1. For each location, I calculated the distance from the equator, using the provided latitude.

2. I calculated the angle of the stick’s shadow from the vertical: shadow angle = arctangent(shadow length / stick length).

3. I calculated the circumference of the Earth for each measurement: circumference = 4 × distance from equator × 90°/(shadow angle). Here is a graph of the resulting 19 measurements of the Earth’s circumference, plotted against the length of the stick used in each case.

Plot of 19 measurements of the Earth’s circumference, versus shadow stick length. As the sticks get longer, the results tend to get more accurate, because it is easier to measure the length of the shadow to a smaller percentage error.

4. I calculated the average of the 19 different measurements of circumference, as well as the standard error of the mean, a statistical measure of the expected uncertainty in the average value. (In experiments like this, where we take multiple independent measurements of the same value, we expect there to be some random errors in each result, caused by slight inaccuracies in measuring the lengths of the sticks and shadows. Our best overall estimate is the average of the results, and the amount of scatter in the results can be used to estimate the likely size of any error in the average.)

The result we achieved is that we measured the circumference of the Earth to be 39926 km, with a standard error of 163 km, or (39926 ± 163) km. What this means is that statistically we expect the true value to lie somewhere between 39763 km and 40089 km.

The polar circumference of the Earth is in fact 40008 km, which lies neatly within this range. So we did it! We measured the circumference of the Earth, and we got the right answer to within the statistical uncertainty of our method!
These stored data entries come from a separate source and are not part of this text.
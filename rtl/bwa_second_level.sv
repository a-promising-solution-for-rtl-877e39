// bwa_second_level: merges the weight bits of the tag BWA and of the parity BWA into the six
// signals Q, R, S, T, U, V that the decision unit reads.
//
// Input bit j of either BWA has weight 2**popcount(j) (see bwa). The two weight-1 bits go to
// one half adder: V is its sum (weight 1), U its carry (weight 2). The weight-2 bits of both
// BWAs go to an OR tree, T, and to a "two or more" detector, S, because two weight-2 ones
// already mean a distance of at least 4. Q and R are ORs of the tag and parity bits of weight
// 4 or more. So, whenever Q = R = S = 0, the total distance is exactly
//     d = V + 2*(U + T).
// This is the SEC-DED (single-error-correcting) form of the second level, with six outputs
// as for the (8,4) example; how the bits are grouped is this design's reconstruction.
// Purely combinational.
module bwa_second_level
  import ecc_cmp_pkg::*;
#(
  parameter int unsigned PT = 32,  // width of the tag BWA output  (18 data bits -> 32)
  parameter int unsigned PP = 8    // width of the parity BWA output (6 parity bits -> 8)
) (
  input  logic [PT-1:0] tag_w,
  input  logic [PP-1:0] par_w,
  output logic          q,   // a tag weight bit of weight >= 4 is set
  output logic          r,   // a parity weight bit of weight >= 4 is set
  output logic          s,   // two or more weight-2 bits are set
  output logic          t,   // at least one weight-2 bit is set
  output logic          u,   // carry of the weight-1 half adder (weight 2)
  output logic          v    // sum of the weight-1 half adder (weight 1)
);
  mod_ha u_w1 (.a(tag_w[0]), .b(par_w[0]), .sum(v), .carry(u));

  // Sum and carry of one half adder are never both 1 (the decision table relies on it).
  always_comb begin
    a_uv: assert (!(u && v)) else $error("weight-1 half adder gave sum and carry together");
  end

  always_comb begin
    logic any2, two2;
    q    = 1'b0;
    r    = 1'b0;
    any2 = 1'b0;
    two2 = 1'b0;
    for (int unsigned j = 1; j < PT; j++) begin
      if (popcount(j) == 1) begin
        two2 = two2 | (any2 & tag_w[j]);
        any2 = any2 | tag_w[j];
      end else begin
        q = q | tag_w[j];
      end
    end
    for (int unsigned j = 1; j < PP; j++) begin
      if (popcount(j) == 1) begin
        two2 = two2 | (any2 & par_w[j]);
        any2 = any2 | par_w[j];
      end else begin
        r = r | par_w[j];
      end
    end
    s = two2;
    t = any2;
  end
endmodule
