// tb_bwa_second_level: drives the second level with the outputs of real tag (18-bit) and
// parity (6-bit) BWAs and checks, for random difference vectors with few and many ones,
// that Q,R,S,T,U,V describe the total distance d: Q|R|S only when d >= 4, and otherwise
// d == V + 2*(U + T). It also checks each signal against its own definition on random
// weight vectors.
module tb_bwa_second_level;
  int checks = 0, failures = 0;

  logic [17:0] xt;
  logic [5:0]  xp;
  logic [31:0] tw;
  logic [7:0]  pw;
  logic [31:0] tw_in;
  logic [7:0]  pw_in;
  logic        sel_direct;
  logic q, r, s, t, u, v;

  bwa #(.W(18)) u_tb_bwa (.x(xt), .w(tw));
  bwa #(.W(6))  u_pb_bwa (.x(xp), .w(pw));

  logic [31:0] tw_in_d;
  logic [7:0]  pw_in_d;
  assign tw_in = sel_direct ? tw_in_d : tw;
  assign pw_in = sel_direct ? pw_in_d : pw;

  bwa_second_level #(.PT(32), .PP(8)) dut (
    .tag_w(tw_in), .par_w(pw_in), .q(q), .r(r), .s(s), .t(t), .u(u), .v(v)
  );

  initial begin
    #1000000;
    failures++;
    $display("watchdog expired");
    $display("TB_RESULT checks=%0d failures=%0d", checks, failures);
    $finish;
  end

  function automatic logic [31:0] sparse(input int width, input int ones);
    logic [31:0] m;
    m = '0;
    for (int i = 0; i < ones; i++) m[$urandom % width] = 1'b1;
    return m;
  endfunction

  initial begin
    int d, n2;
    logic eq, er, es, et;
    sel_direct = 1'b0;
    tw_in_d = '0;
    pw_in_d = '0;
    for (int i = 0; i < 3000; i++) begin
      xt = 18'(sparse(18, $urandom % 6));
      xp = 6'(sparse(6, $urandom % 4));
      #1;
      d = $countones(xt) + $countones(xp);
      checks++;
      if (d >= 4) begin
        if (!(q | r | s) && (int'(v) + 2 * (int'(u) + int'(t)) < 4)) begin
          failures++;
          $display("FAIL d=%0d q%b r%b s%b t%b u%b v%b", d, q, r, s, t, u, v);
        end
      end else if ((q | r | s) || int'(v) + 2 * (int'(u) + int'(t)) != d) begin
        failures++;
        $display("FAIL d=%0d q%b r%b s%b t%b u%b v%b", d, q, r, s, t, u, v);
      end
    end
    // Definition of each signal on arbitrary weight vectors.
    sel_direct = 1'b1;
    for (int i = 0; i < 2000; i++) begin
      tw_in_d = $urandom & $urandom & $urandom;
      pw_in_d = 8'($urandom & $urandom);
      #1;
      n2 = 0; eq = 0; er = 0;
      for (int j = 1; j < 32; j++)
        if ($countones(j) == 1) n2 += int'(tw_in_d[j]); else eq |= tw_in_d[j];
      for (int j = 1; j < 8; j++)
        if ($countones(j) == 1) n2 += int'(pw_in_d[j]); else er |= pw_in_d[j];
      es = (n2 >= 2);
      et = (n2 >= 1);
      checks++;
      if ({q, r, s, t, u, v} !== {eq, er, es, et, tw_in_d[0] & pw_in_d[0],
                                  tw_in_d[0] ^ pw_in_d[0]}) begin
        failures++;
        $display("FAIL direct tw=%h pw=%h qrstuv=%b%b%b%b%b%b", tw_in_d, pw_in_d,
                 q, r, s, t, u, v);
      end
    end
    $display("TB_RESULT checks=%0d failures=%0d", checks, failures);
    $finish;
  end
endmodule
In one small wrinkle, when everyone was reporting their measurements to me, one person reported that his measurement might be a little bit wrong, because he didn’t have access to a level or any other means of ensuring that his stick was exactly vertical when he took the measurement. So he was unsure whether his data should really be included or not. As it turns out, his data produced the measurement with the largest error, the lowest data point on the graph. If we remove his measurement, our average and standard error become: (40012 ± 147) km. Our average is now even closer to the correct answer, a mere 4 km different. If we made many more measurements, being careful to minimise our random errors, we could expect our result to be even better.

So thank you again to all who participated. Now you can honestly brag that you have measured the size of the Earth!
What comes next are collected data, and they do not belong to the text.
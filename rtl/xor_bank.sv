// xor_bank: bitwise difference of two W-bit words, one reduced-gate XOR (mod_xor) per bit.
//
// In the comparator one bank takes the data part of the retrieved codeword and the incoming
// tag, a second bank takes the retrieved parity bits and the parity bits of the encoded
// incoming tag. A 1 at bit i of diff means the words differ at bit i, so the number of ones
// in diff is their Hamming distance. Purely combinational.
module xor_bank #(
  parameter int unsigned W = 18  // word width (18 = data part of the (24,18) code)
) (
  input  logic [W-1:0] x,
  input  logic [W-1:0] y,
  output logic [W-1:0] diff
);
  for (genvar i = 0; i < W; i++) begin : g_bit
    mod_xor u_xor (.a(x[i]), .b(y[i]), .y(diff[i]));
  end
endmodule
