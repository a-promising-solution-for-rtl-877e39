// tb_xor_bank: random and walking-one words through an 18-bit XOR bank, checked against x ^ y.
module tb_xor_bank;
  localparam int W = 18;
  logic [W-1:0] x, y, diff;
  int checks = 0, failures = 0;

  xor_bank #(.W(W)) dut (.x(x), .y(y), .diff(diff));

  task automatic check();
    #1;
    checks++;
    if (diff !== (x ^ y)) begin
      failures++;
      $display("FAIL x=%h y=%h diff=%h", x, y, diff);
    end
  endtask

  initial begin
    #100000;
    failures++;
    $display("watchdog expired");
    $display("TB_RESULT checks=%0d failures=%0d", checks, failures);
    $finish;
  end

  initial begin
    for (int i = 0; i < W; i++) begin
      x = W'(1) << i; y = '0; check();
      x = '1; y = ~(W'(1) << i); check();
    end
    for (int i = 0; i < 500; i++) begin
      x = W'($urandom); y = W'($urandom); check();
    end
    $display("TB_RESULT checks=%0d failures=%0d", checks, failures);
    $finish;
  end
endmodule
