// bwa_comparator: decides whether a retrieved systematic codeword holds the incoming tag,
// without decoding it.
//
// The codeword is {parity[R-1:0], data[K-1:0]}. One XOR bank compares the stored data part
// with the incoming tag and a tag BWA counts the differing bits; a second XOR bank compares
// the stored parity with the parity of the encoded incoming tag and a parity BWA counts
// those. The data half needs nothing from the encoder, so it runs while the encoder is still
// working; only the short parity half waits for it. The second level merges the two weight
// vectors and the decision unit classifies the total Hamming distance d:
//     d <= 1 -> MATCH, d = 2 -> FAULT, d >= 3 -> MISMATCH.
// The comparator takes the incoming parity as an input so that one encoder can serve all
// ways of a set. Purely combinational.
module bwa_comparator
  import ecc_cmp_pkg::*;
#(
  parameter int unsigned K   = 18,                       // data (tag) bits
  localparam int unsigned R  = secded_parity_bits(K),    // parity bits
  localparam int unsigned N  = K + R,                    // codeword bits
  localparam int unsigned PT = 1 << $clog2(K),           // tag BWA output width
  localparam int unsigned PP = 1 << $clog2(R)            // parity BWA output width
) (
  input  logic [N-1:0] stored,      // retrieved codeword
  input  logic [K-1:0] in_tag,      // incoming tag
  input  logic [R-1:0] in_parity,   // parity bits of the encoded incoming tag
  output cmp_result_e  result,
  output logic         match,
  output logic         fault,
  output logic         mismatch
);
  logic [K-1:0]  tag_diff;
  logic [R-1:0]  par_diff;
  logic [PT-1:0] tag_w;
  logic [PP-1:0] par_w;
  logic          q, r, s, t, u, v;

  xor_bank #(.W(K)) u_tag_xor (.x(stored[K-1:0]), .y(in_tag),    .diff(tag_diff));
  xor_bank #(.W(R)) u_par_xor (.x(stored[N-1:K]), .y(in_parity), .diff(par_diff));

  bwa #(.W(K)) u_tag_bwa (.x(tag_diff), .w(tag_w));
  bwa #(.W(R)) u_par_bwa (.x(par_diff), .w(par_w));

  bwa_second_level #(.PT(PT), .PP(PP)) u_level2 (
    .tag_w(tag_w), .par_w(par_w), .q(q), .r(r), .s(s), .t(t), .u(u), .v(v)
  );

  decision_unit u_decide (
    .q(q), .r(r), .s(s), .t(t), .u(u), .v(v),
    .result(result), .match(match), .fault(fault), .mismatch(mismatch)
  );
endmodule
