// tb_bwa_comparator: the comparator for the (24,18) code and for the (8,4) code.
// Stored codewords are reference encodings of a tag with 0 to 4 bits flipped (in the data
// part, the parity part or both); the incoming tag is the same tag, a tag one bit away or
// a random tag. The expected result comes from the Hamming distance between the stored
// word and the reference encoding of the incoming tag: <= 1 match, 2 fault, >= 3 mismatch.
// For the (8,4) code all 16 tags are tried against all 256 stored words.
module tb_bwa_comparator;
  import ecc_cmp_pkg::*;
  import tb_ecc_ref_pkg::*;
  int checks = 0, failures = 0;
  int seen [3];

  logic [23:0] st18;
  logic [17:0] tag18;
  logic [5:0]  par18;
  cmp_result_e res18;
  logic m18, f18, x18;

  logic [7:0]  st4;
  logic [3:0]  tag4;
  logic [3:0]  par4;
  cmp_result_e res4;
  logic m4, f4, x4;

  bwa_comparator #(.K(18)) dut18 (.stored(st18), .in_tag(tag18), .in_parity(par18),
                                  .result(res18), .match(m18), .fault(f18), .mismatch(x18));
  bwa_comparator #(.K(4))  dut4  (.stored(st4), .in_tag(tag4), .in_parity(par4),
                                  .result(res4), .match(m4), .fault(f4), .mismatch(x4));

  task automatic check(input int exp, input logic m, input logic f, input logic x,
                       input cmp_result_e res, input string what);
    checks++;
    seen[exp]++;
    if ({x, f, m} !== (3'b1 << exp) || int'(res) != exp) begin
      failures++;
      $display("FAIL %s expected class %0d got m%b f%b x%b %s", what, exp, m, f, x,
               res.name());
    end
  endtask

  initial begin
    #10000000;
    failures++;
    $display("watchdog expired");
    $display("TB_RESULT checks=%0d failures=%0d", checks, failures);
    $finish;
  end

  initial begin
    logic [17:0] a;
    logic [23:0] cw, err;
    int d;
    for (int i = 0; i < 4000; i++) begin
      a   = 18'($urandom);
      cw  = {6'(ref_parity(18, 64'(a))), a};
      err = '0;
      for (int e = 0; e < int'($urandom % 5); e++) err[$urandom % 24] = 1'b1;
      st18 = cw ^ err;
      case ($urandom % 3)
        0: tag18 = a;
        1: tag18 = a ^ (18'(1) << ($urandom % 18));
        default: tag18 = 18'($urandom);
      endcase
      par18 = 6'(ref_parity(18, 64'(tag18)));
      #1;
      d = $countones(st18 ^ {par18, tag18});
      check(ref_class(d), m18, f18, x18, res18, $sformatf("(24,18) d=%0d", d));
    end
    for (int t = 0; t < 16; t++) begin
      for (int s = 0; s < 256; s++) begin
        tag4 = 4'(t);
        par4 = 4'(ref_parity(4, 64'(t)));
        st4  = 8'(s);
        #1;
        d = $countones(st4 ^ {par4, tag4});
        check(ref_class(d), m4, f4, x4, res4, $sformatf("(8,4) d=%0d", d));
      end
    end
    $display("classes seen: match %0d fault %0d mismatch %0d", seen[0], seen[1], seen[2]);
    for (int c = 0; c < 3; c++) begin
      checks++;
      if (seen[c] == 0) begin
        failures++;
        $display("FAIL class %0d never exercised", c);
      end
    end
    $display("TB_RESULT checks=%0d failures=%0d", checks, failures);
    $finish;
  end
endmodule
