// ecc_tag_match_top: tag lookup of a set-associative cache whose tags are stored with a
// systematic SEC-DED code, compared without decoding them.
//
// Lookup: lookup_valid with lookup_index and lookup_tag starts a lookup. On that clock edge
// the tag directory reads the codewords of all ways of the set while the incoming tag is
// registered. In the following cycle the incoming tag is encoded and, at the same time, its
// data bits are compared with the data parts of the retrieved codewords; the parity bits join
// once the encoder is done. Each way has its own BWA comparator, and the results are
// presented combinationally from those registers, with result_valid high, one cycle after
// the request:
//   result_way_match[w] - way w is valid and its codeword is within distance 1 of the
//                         encoded tag (a hit; a single stored bit error is tolerated),
//   result_way_fault[w] - way w is valid and at distance 2 (uncorrectable error),
//   result_way_mismatch[w] - way w is valid and holds another tag (distance >= 3),
//   result_hit / result_hit_way - some way matched / the lowest such way,
//   result_mca          - a machine-check condition: some valid way reported a fault.
// A lookup may start every cycle.
//
// Fill: after a miss, fill_valid with fill_index, fill_way and fill_tag encodes the tag
// with a second encoder ("ECC Gen") and writes the codeword into the directory; the entry
// can be looked up from the next cycle on.
//
// The comparison datapath follows the BWA architecture for systematic codes. The set and
// way counts, the one-cycle pipeline, the valid bits, the lowest-way priority and the
// separate fill encoder are this design's choices.
module ecc_tag_match_top
  import ecc_cmp_pkg::*;
#(
  parameter int unsigned K      = 18,                      // tag bits ((24,18) code)
  parameter int unsigned SETS   = 64,                      // directory sets
  parameter int unsigned WAYS   = 4,                       // directory ways
  localparam int unsigned R     = secded_parity_bits(K),
  localparam int unsigned N     = K + R,
  localparam int unsigned IDX_W = (SETS > 1) ? $clog2(SETS) : 1,
  localparam int unsigned WAY_W = (WAYS > 1) ? $clog2(WAYS) : 1
) (
  input  logic             clk,
  input  logic             rst_n,
  // lookup request
  input  logic             lookup_valid,
  input  logic [IDX_W-1:0] lookup_index,
  input  logic [K-1:0]     lookup_tag,
  // fill (write an encoded tag)
  input  logic             fill_valid,
  input  logic [IDX_W-1:0] fill_index,
  input  logic [WAY_W-1:0] fill_way,
  input  logic [K-1:0]     fill_tag,
  // lookup result, one cycle after the request
  output logic             result_valid,
  output logic             result_hit,
  output logic [WAY_W-1:0] result_hit_way,
  output logic [WAYS-1:0]  result_way_match,
  output logic [WAYS-1:0]  result_way_fault,
  output logic [WAYS-1:0]  result_way_mismatch,
  output logic             result_mca
);
  // ---------------- fill path: ECC Gen + directory write ----------------
  logic [R-1:0] fill_parity;
  secded_encoder #(.K(K)) u_ecc_gen (.data(fill_tag), .parity(fill_parity));

  // ---------------- directory read, in parallel with tag capture ----------------
  logic [WAYS-1:0][N-1:0] rd_codeword;
  logic [WAYS-1:0]        rd_valid;

  tag_directory #(.N(N), .SETS(SETS), .WAYS(WAYS)) u_dir (
    .clk(clk), .rst_n(rst_n),
    .rd_en(lookup_valid), .rd_index(lookup_index),
    .rd_codeword(rd_codeword), .rd_valid(rd_valid),
    .wr_en(fill_valid), .wr_index(fill_index), .wr_way(fill_way),
    .wr_codeword({fill_parity, fill_tag})
  );

  logic [K-1:0] tag_q;
  always_ff @(posedge clk or negedge rst_n) begin
    if (!rst_n) begin
      result_valid <= 1'b0;
      tag_q        <= '0;
    end else begin
      result_valid <= lookup_valid;
      if (lookup_valid) tag_q <= lookup_tag;
    end
  end

  // ---------------- compare stage ----------------
  logic [R-1:0] tag_parity;
  secded_encoder #(.K(K)) u_enc (.data(tag_q), .parity(tag_parity));

  logic [WAYS-1:0] way_match, way_fault, way_mismatch;
  for (genvar w = 0; w < WAYS; w++) begin : g_way
    bwa_comparator #(.K(K)) u_cmp (
      .stored(rd_codeword[w]), .in_tag(tag_q), .in_parity(tag_parity),
      .result(), .match(way_match[w]), .fault(way_fault[w]), .mismatch(way_mismatch[w])
    );
  end

  assign result_way_match = way_match & rd_valid;
  assign result_way_fault = way_fault & rd_valid;
  assign result_way_mismatch = way_mismatch & rd_valid;
  assign result_hit       = |result_way_match;
  assign result_mca       = |result_way_fault;

  // Each valid way is classified exactly once; an invalid way reports nothing.
  for (genvar w = 0; w < WAYS; w++) begin : g_check
    a_way_class: assert property (@(posedge clk)
      $onehot0({result_way_match[w], result_way_fault[w], result_way_mismatch[w]}) &&
      (rd_valid[w] == (result_way_match[w] | result_way_fault[w] | result_way_mismatch[w])))
      else $error("way %0d: inconsistent classification", w);
  end

  always_comb begin
    result_hit_way = '0;
    for (int w = WAYS - 1; w >= 0; w--) begin
      if (result_way_match[w]) result_hit_way = WAY_W'(w);
    end
  end
endmodule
## 2.a Making Eratosthenes’ measurement

Performing the experiment described in 2. Eratosthenes’ measurement.

The equinox here in Sydney occurred on 21 March, with local noon at 13:02 local time. Unfortunately the day dawned grey and rainy, with bands of heavy rain blowing in from the south.

As midday drew closer the rain eased off tantalisingly, and there was even a glimpse of blue sky, only to be followed by more heavy rain. Undaunted, a friend joined me for an expedition to a suitable location to make the measurement. I took with me my handy wizard staff to serve as the vertical stick, and a spirit level and tape measure.
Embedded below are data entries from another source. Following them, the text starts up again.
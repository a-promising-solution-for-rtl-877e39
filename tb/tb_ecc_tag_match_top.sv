// tb_ecc_tag_match_top: end-to-end test of the ECC tag-match unit at its default size
// (18-bit tags, (24,18) code, 64 sets x 4 ways).
//
// A reference model keeps, per set and way, the stored codeword (reference encoding of the
// filled tag, XOR any bits the test has flipped in the array) and the valid bit. Every cycle
// the test may start a lookup, a fill, or both, and may flip one to three bits of a stored
// codeword directly in the directory array to model storage errors. One cycle after each
// lookup it checks result_valid and, per way, match / fault / mismatch against the class of
// the Hamming distance between the stored codeword and the encoded lookup tag, plus
// result_hit, result_hit_way (lowest matching way) and result_mca.
// Each mechanism is counted and must happen at least once: exact hit, hit on a codeword with
// one flipped bit, fault (machine check), mismatch, lookup of an invalid way, fill, back-to-back
// lookups, and a lookup and a fill of the same set in one cycle.
module tb_ecc_tag_match_top;
  import tb_ecc_ref_pkg::*;
  localparam int K = 18, R = 6, N = 24, SETS = 64, WAYS = 4;

  int checks = 0, failures = 0;

  logic clk = 1'b0;
  logic rst_n;
  logic          lookup_valid;
  logic [5:0]    lookup_index;
  logic [K-1:0]  lookup_tag;
  logic          fill_valid;
  logic [5:0]    fill_index;
  logic [1:0]    fill_way;
  logic [K-1:0]  fill_tag;
  logic          result_valid, result_hit, result_mca;
  logic [1:0]    result_hit_way;
  logic [WAYS-1:0] result_way_match, result_way_fault, result_way_mismatch;

  ecc_tag_match_top dut (
    .clk(clk), .rst_n(rst_n),
    .lookup_valid(lookup_valid), .lookup_index(lookup_index), .lookup_tag(lookup_tag),
    .fill_valid(fill_valid), .fill_index(fill_index), .fill_way(fill_way),
    .fill_tag(fill_tag),
    .result_valid(result_valid), .result_hit(result_hit), .result_hit_way(result_hit_way),
    .result_way_match(result_way_match), .result_way_fault(result_way_fault),
    .result_way_mismatch(result_way_mismatch), .result_mca(result_mca)
  );

  always #5 clk = ~clk;

  // reference state
  logic [N-1:0] m_cw    [SETS][WAYS];
  logic [K-1:0] m_tag   [SETS][WAYS];
  logic         m_valid [SETS][WAYS];

  // expected result of the lookup in flight
  logic            exp_pending;
  logic [WAYS-1:0] exp_match, exp_fault, exp_mis;
  logic            exp_hit, exp_mca;
  logic [1:0]      exp_way;
  // copy of the expectation being checked (the lookup issued one cycle earlier)
  logic            chk_pending;
  logic [WAYS-1:0] chk_match, chk_fault, chk_mis;
  logic            chk_hit, chk_mca;
  logic [1:0]      chk_way;

  // mechanism counters
  int n_exact_hit, n_corrected_hit, n_fault, n_mismatch, n_invalid, n_fill, n_b2b, n_rw_same;

  initial begin
    repeat (20000) @(posedge clk);
    failures++;
    $display("watchdog expired");
    $display("TB_RESULT checks=%0d failures=%0d", checks, failures);
    $finish;
  end

  function automatic logic [N-1:0] encode(input logic [K-1:0] t);
    return {R'(ref_parity(K, 64'(t))), t};
  endfunction

  task automatic expect_lookup(input int set, input logic [K-1:0] tag);
    int d;
    logic [N-1:0] enc;
    enc = encode(tag);
    exp_match = '0; exp_fault = '0; exp_mis = '0;
    exp_hit = 1'b0; exp_mca = 1'b0; exp_way = '0;
    for (int w = 0; w < WAYS; w++) begin
      if (!m_valid[set][w]) begin
        n_invalid++;
        continue;
      end
      d = $countones(m_cw[set][w] ^ enc);
      case (ref_class(d))
        0: begin
          exp_match[w] = 1'b1;
          if (d == 0) n_exact_hit++; else n_corrected_hit++;
        end
        1: begin exp_fault[w] = 1'b1; n_fault++; end
        default: begin exp_mis[w] = 1'b1; n_mismatch++; end
      endcase
    end
    exp_hit = |exp_match;
    exp_mca = |exp_fault;
    for (int w = WAYS - 1; w >= 0; w--) if (exp_match[w]) exp_way = 2'(w);
  endtask

  task automatic check_result();
    checks++;
    if (result_valid !== chk_pending) begin
      failures++;
      $display("FAIL result_valid %b expected %b", result_valid, chk_pending);
    end
    if (chk_pending) begin
      checks++;
      if (result_way_match !== chk_match || result_way_fault !== chk_fault ||
          result_way_mismatch !== chk_mis || result_hit !== chk_hit ||
          result_mca !== chk_mca || (chk_hit && result_hit_way !== chk_way)) begin
        failures++;
        $display("FAIL match %b/%b fault %b/%b mis %b/%b hit %b/%b way %0d/%0d mca %b/%b",
                 result_way_match, chk_match, result_way_fault, chk_fault,
                 result_way_mismatch, chk_mis, result_hit, chk_hit, result_hit_way, chk_way,
                 result_mca, chk_mca);
      end
    end
  endtask

  // flip bits of a stored codeword in the array and in the model
  task automatic inject(input int set, input int way, input int nbits);
    logic [N-1:0] mask;
    mask = '0;
    while ($countones(mask) < nbits) mask[$urandom % N] = 1'b1;
    dut.u_dir.mem[set][way] = dut.u_dir.mem[set][way] ^ mask;
    m_cw[set][way] = m_cw[set][way] ^ mask;
  endtask

  initial begin
    int set, way, prev_lookup;
    logic [K-1:0] tag;
    n_exact_hit = 0; n_corrected_hit = 0; n_fault = 0; n_mismatch = 0; n_invalid = 0;
    n_fill = 0; n_b2b = 0; n_rw_same = 0;
    exp_pending = 1'b0;
    chk_pending = 1'b0;
    prev_lookup = 0;
    for (int s = 0; s < SETS; s++) for (int w = 0; w < WAYS; w++) m_valid[s][w] = 1'b0;
    rst_n = 1'b0;
    lookup_valid = 0; lookup_index = 0; lookup_tag = 0;
    fill_valid = 0; fill_index = 0; fill_way = 0; fill_tag = 0;
    repeat (3) @(posedge clk);
    #1 rst_n = 1'b1;

    for (int cyc = 0; cyc < 6000; cyc++) begin
      @(negedge clk);
      // the lookup issued last cycle is checked after the next request is on the inputs,
      // so a result that leaked from the inputs instead of the pipeline register shows
      chk_pending = exp_pending; chk_match = exp_match; chk_fault = exp_fault;
      chk_mis = exp_mis; chk_hit = exp_hit; chk_mca = exp_mca; chk_way = exp_way;
      // storage errors, only in entries the model already holds
      if (cyc > 400 && ($urandom % 6) == 0) begin
        set = $urandom % SETS; way = $urandom % WAYS;
        if (m_valid[set][way]) inject(set, way, 1 + ($urandom % 3));
      end
      // lookup
      lookup_valid = (cyc < 400) ? (cyc % 4 == 0) : (($urandom % 4) != 0);
      lookup_index = 6'($urandom);
      set = int'(lookup_index);
      way = $urandom % WAYS;
      case ($urandom % 4)
        0: tag = K'($urandom);
        1: tag = m_tag[set][way] ^ (K'(1) << ($urandom % K));
        default: tag = m_tag[set][way];
      endcase
      lookup_tag = tag;
      exp_pending = lookup_valid;
      if (lookup_valid) begin
        expect_lookup(set, tag);
        if (prev_lookup != 0) n_b2b++;
      end
      prev_lookup = int'(lookup_valid);
      // fill: all entries first, then occasional refills
      if (n_fill < SETS * WAYS) begin
        // initial fill of every entry, one per cycle
        fill_valid = 1'b1;
        fill_index = 6'(n_fill % SETS);
        fill_way   = 2'(n_fill / SETS);
      end else begin
        fill_valid = (($urandom % 8) == 0);
        fill_index = (($urandom % 4) == 0) ? lookup_index : 6'($urandom);
        fill_way   = 2'($urandom);
      end
      fill_tag = K'($urandom);
      if (fill_valid) begin
        n_fill++;
        if (lookup_valid && fill_index == lookup_index) n_rw_same++;
        m_tag[fill_index][fill_way]   = fill_tag;
        m_cw[fill_index][fill_way]    = encode(fill_tag);
        m_valid[fill_index][fill_way] = 1'b1;
      end
      #1 check_result();
    end
    @(negedge clk);
    chk_pending = exp_pending; chk_match = exp_match; chk_fault = exp_fault;
    chk_mis = exp_mis; chk_hit = exp_hit; chk_mca = exp_mca; chk_way = exp_way;
    lookup_valid = 1'b0;
    fill_valid = 1'b0;
    #1 check_result();

    $display("exact hits %0d, hits with one flipped bit %0d, faults %0d, mismatches %0d",
             n_exact_hit, n_corrected_hit, n_fault, n_mismatch);
    $display("invalid ways looked up %0d, fills %0d, back-to-back lookups %0d, same-set lookup+fill %0d",
             n_invalid, n_fill, n_b2b, n_rw_same);
    begin
      int counts[8];
      counts = '{n_exact_hit, n_corrected_hit, n_fault, n_mismatch, n_invalid, n_fill, n_b2b,
                 n_rw_same};
      foreach (counts[i]) begin
        checks++;
        if (counts[i] == 0) begin
          failures++;
          $display("FAIL mechanism %0d never happened", i);
        end
      end
    end
    $display("TB_RESULT checks=%0d failures=%0d", checks, failures);
    $finish;
  end
endmodule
We found some flat ground near the McMahons Point ferry wharf, and waited for a break in the clouds. My friend suggested that if we encountered any police and they asked why we were carrying around a quarterstaff, we should say, “Ohhh, just doing a little weather experiment”.

Waiting for the clouds to clear.

Magically, about 15 minutes before solar noon, the clouds parted and a hot sun shone down out of the sky. We took some quick measurements in case the patchy clouds obscured the sun at the critical time, and they drifted across the sun, turning it on and off as we waited.

Fortunately, around 13:02, there was a good few minutes of uninterrupted sunshine and we measured the shadow of the staff carefully a few times, making sure the staff was held vertical with the spirit level.

Sunshine at local solar noon. Boldly doing Science!

Science successfully done, we headed to a nearby Japanese restaurant for a well-earned lunch!

I’ve been receiving measurements from all across the world today, and have run some preliminary numbers to get results. They look pretty good! But I’ll wait until everyone’s measurements are in before presenting a full report.